Eyes of a Lagos Boy Photo of the Week series focuses on Nigeria’s first Magistrate Court, St. Anne’s Court AKA Santa Anna Magistrates’ Court. First opened at Tinubu Square Lagos in 1869.
Seven years later in 1876, according to The Historical Preservation Society of Brazilian Architecture in Lagos another ordinance, the Supreme Court Ordinance set up a Supreme Court for the Colony of Lagos. This was the beginning of the English Law and Order in Colonial Lagos.
In the collage – top photo (Then) Photographer unknown.

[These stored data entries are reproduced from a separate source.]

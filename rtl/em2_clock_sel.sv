// em2_clock_sel: clock source selection of the EM2 clock module.
//
// The chip can run from one of three clocks: an external single-ended clock,
// an external differential clock (after its input receiver) or the on-chip
// PLL output. `sel` picks one: 0 single-ended, 1 differential, 2 and 3 PLL.
// The select value reaches the output multiplexer only at a falling edge of
// the current output clock (`sel` is registered on that edge), so a switch
// never cuts a high phase of the old clock short. It does not wait for the
// new clock to be low, so the first high phase after a switch may be shorter
// than normal; a fully glitch-free switch would also synchronise `sel` into
// each source's domain. The selected source must be running for a new
// selection to take effect.
//
// The three sources come from the EM2 clock module description; the select
// encoding and the glitch guard are this design's own.
module em2_clock_sel (
  input  logic       rst_n,
  input  logic       clk_se,
  input  logic       clk_diff,
  input  logic       clk_pll,
  input  logic [1:0] sel,
  output logic       clk_out
);
  logic [1:0] sel_q;

  always_ff @(negedge clk_out or negedge rst_n)
    if (!rst_n) sel_q <= 2'd0;
    else        sel_q <= sel;

  always_comb
    unique case (sel_q)
      2'd0:    clk_out = clk_se;
      2'd1:    clk_out = clk_diff;
      default: clk_out = clk_pll;
    endcase

endmodule
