// tb_em2_clock_sel: runs the three clock sources at different periods
// (single-ended 10 ns, differential 14 ns, PLL 6 ns), steps the select
// through 0, 1, 2, 3, 0 and measures the output period after each switch.
// A switch requested while the output is high must not end that high phase
// early: the output stays on the old source until its falling edge.
module tb_em2_clock_sel;
  logic rst_n = 0, clk_se = 0, clk_diff = 0, clk_pll = 0, clk_out;
  logic [1:0] sel = 2'd0;
  always #5 clk_se   = ~clk_se;
  always #7 clk_diff = ~clk_diff;
  always #3 clk_pll  = ~clk_pll;

  em2_clock_sel dut (.*);

  int checks = 0, failures = 0;
  int edges = 0;
  time t_rise;
  always @(posedge clk_out) edges++;

  task automatic measure(int expect_ns);
    int e0, per;
    #200;                 // let the switch settle
    e0 = edges;
    #840;                 // a multiple of 10, 14 and 6 ns
    per = 840 / (edges - e0);
    checks++;
    if (per != expect_ns) begin
      failures++; $display("FAIL sel %0d: period %0d ns expected %0d", sel, per, expect_ns);
    end
  endtask

  initial begin
    #12 rst_n = 1;
    measure(10);
    sel = 2'd1; measure(14);
    sel = 2'd2; measure(6);
    sel = 2'd3; measure(6);
    // request single-ended while the PLL output is high
    @(posedge clk_out);
    t_rise = $time;
    #1;
    sel = 2'd0;
    @(negedge clk_out);
    checks++;
    if ($time - t_rise != 3) begin
      failures++; $display("FAIL high phase after the request lasted %0t, expected one PLL half period", $time - t_rise);
    end
    measure(10);
    // reset returns to the single-ended input
    sel = 2'd2; measure(6);
    rst_n = 0; #20;
    rst_n = 1; measure(6);
    $display("TB_RESULT checks=%0d failures=%0d", checks, failures);
    $finish;
  end

  initial begin
    #100000;
    failures++;
    $display("FAIL watchdog");
    $display("TB_RESULT checks=%0d failures=%0d", checks, failures);
    $finish;
  end
endmodule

Photo below (Now) by Eyes of a Lagos Boy, taken from the same spot as the earlier photographer 87 years later.
An older structure made way for the building in this rephotograph, constructed in 1925 and still stands on the corner of Haffner Street and Broad Street, Lagos Island.

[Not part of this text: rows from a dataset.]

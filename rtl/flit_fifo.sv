// flit_fifo: one virtual-channel input buffer of a router (the per-VC
// queues of a conventional virtual-channel router).
//
// A circular buffer of DEPTH flits with first-word fall-through: `front` is
// the oldest flit whenever `empty` is low. A push and a pop may happen in the
// same cycle. Credit-based flow control upstream guarantees no push into a
// full buffer; an assertion checks it. Storage is not reset, only the
// pointers and the count are. Depth and organisation are this design's
// choices apart from the DEPTH default of 8 flits per VC.
module flit_fifo
  import noc_pkg::*;
#(
  parameter int DEPTH = 8
) (
  input  logic  clk,
  input  logic  rst_n,
  input  logic  push,
  input  flit_t din,
  input  logic  pop,
  output flit_t front,
  output logic  empty,
  output logic  full
);
  localparam int AW = $clog2(DEPTH > 1 ? DEPTH : 2);

  flit_t         mem [DEPTH];
  logic [AW-1:0] rd_ptr, wr_ptr;
  logic [AW:0]   count;

  assign empty = (count == '0);
  assign full  = (count == (AW+1)'(DEPTH));
  assign front = mem[rd_ptr];

  always_ff @(posedge clk) begin
    if (push) mem[wr_ptr] <= din;
  end

  always_ff @(posedge clk or negedge rst_n) begin
    if (!rst_n) begin
      rd_ptr <= '0;
      wr_ptr <= '0;
      count  <= '0;
    end else begin
      if (push) wr_ptr <= (int'(wr_ptr) == DEPTH - 1) ? '0 : wr_ptr + 1'b1;
      if (pop)  rd_ptr <= (int'(rd_ptr) == DEPTH - 1) ? '0 : rd_ptr + 1'b1;
      count <= count + (AW+1)'(push) - (AW+1)'(pop);
    end
  end

  a_no_overflow:  assert property (@(posedge clk) disable iff (!rst_n) !(push && full && !pop));
  a_no_underflow: assert property (@(posedge clk) disable iff (!rst_n) !(pop && empty));

endmodule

Tragically, in late 1923, three months and 15 days after his wedding day. A young and vibrant lawyer, Moronfolu Abayomi was shot dead outside this court house by a plaintiff, Duro Delphonso who just lost a case to him. Delphonso was a Lagos socialite who curiously had a revolver in his pocket on the way to prison, he turned the gun on himself after killing Abayomi and died a few days later.
In Nigeria, Lagos has the oldest institution of the magistracy dating back to 1862 and continued to be the only jurisdiction that had established Magistrates. It was not until the Cameron Judicial Reforms started in 1931 that Magistrates were introduced to Northern and Southern Nigeria in replacement of the provincial courts.